◆ Description of the task: Whenever the string "wait" appears in a line of the listing below, that line counts. Say how many lines count, and give nothing else.
+--
// tb_nfg2_workload_int: the two evaluated functions whose domains need
// integer input bits, at 12-bit accuracy (12 fractional input bits,
// acceptable approximation error 2^-14).
//   WaveRings  cos(r) / sqrt(r^2 + 0.25), r = sqrt(X^2 + Y^2), on [0,pi]^2:
//              2 integer bits, N = 14.
//   Sombrero   sin(r) / r on (0,8)^2: 3 integer bits, N = 15.
// Both are symmetric.  Both also run at 8-bit accuracy (8 fractional
// input bits, N = 10 and 11, approximation error 2^-10).  Each runs on its own generator instance (one
// nfg2_wl_runner each) with a 32,768-word coefficients memory, since the
// recursive segmentations need slightly more than 16,384 words.  The
// runners segment, load and check one after the other; see nfg2_wl_runner
// for what is checked.  Unit inputs are scaled inside the function model,
// so the hardware sees ordinary N-bit codes.
module tb_nfg2_workload_int;
  logic clk = 0;
  logic start_a = 0, start_b = 0, start_c = 0, start_d = 0;
  logic done_a, done_b, done_c, done_d;
  int checks_a, failures_a, checks_b, failures_b, checks_c, failures_c, checks_d, failures_d;
  int checks, failures;

  always #5 clk = ~clk;

  nfg2_wl_runner #(.N(14), .SEGW(15), .FID(5), .SYM(1'b1), .P_REC(16278), .P_SYM(8202))
    u_rings (.clk(clk), .start(start_a), .done(done_a), .checks(checks_a), .failures(failures_a));

  nfg2_wl_runner #(.N(15), .SEGW(15), .FID(6), .SYM(1'b1), .P_REC(18664), .P_SYM(9398))
    u_sombrero (.clk(clk), .start(start_b), .done(done_b), .checks(checks_b), .failures(failures_b));

  nfg2_wl_runner #(.N(10), .SEGW(11), .FID(5), .SYM(1'b1), .P_REC(949), .P_SYM(490),
                   .EPS(1.0 / 1024.0), .BOUND(1.0 / 1024.0 + 1.0 / 8192.0 + 1.0 / 262144.0), .NPTS(20000))
    u_rings8 (.clk(clk), .start(start_c), .done(done_c), .checks(checks_c), .failures(failures_c));

  nfg2_wl_runner #(.N(11), .SEGW(11), .FID(6), .SYM(1'b1), .P_REC(1180), .P_SYM(607),
                   .EPS(1.0 / 1024.0), .BOUND(1.0 / 1024.0 + 1.0 / 8192.0 + 1.0 / 262144.0), .NPTS(20000))
    u_sombrero8 (.clk(clk), .start(start_d), .done(done_d), .checks(checks_d), .failures(failures_d));

  initial begin
    repeat (4000000) @(posedge clk);
    $display("watchdog expired");
    $display("TB_RESULT checks=%0d failures=%0d", checks_a + checks_b + checks_c + checks_d,
             failures_a + failures_b + failures_c + failures_d + 1);
    $finish;
  end

  initial begin
    start_a = 1;
    wait (done_a);
    start_b = 1;
    wait (done_b);
    start_c = 1;
    wait (done_c);
    start_d = 1;
    wait (done_d);
    checks = checks_a + checks_b + checks_c + checks_d;
    failures = failures_a + failures_b + failures_c + failures_d;
    $display("TB_RESULT checks=%0d failures=%0d", checks, failures);
    $finish;
  end
endmodule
+--
◆ Your solution: 4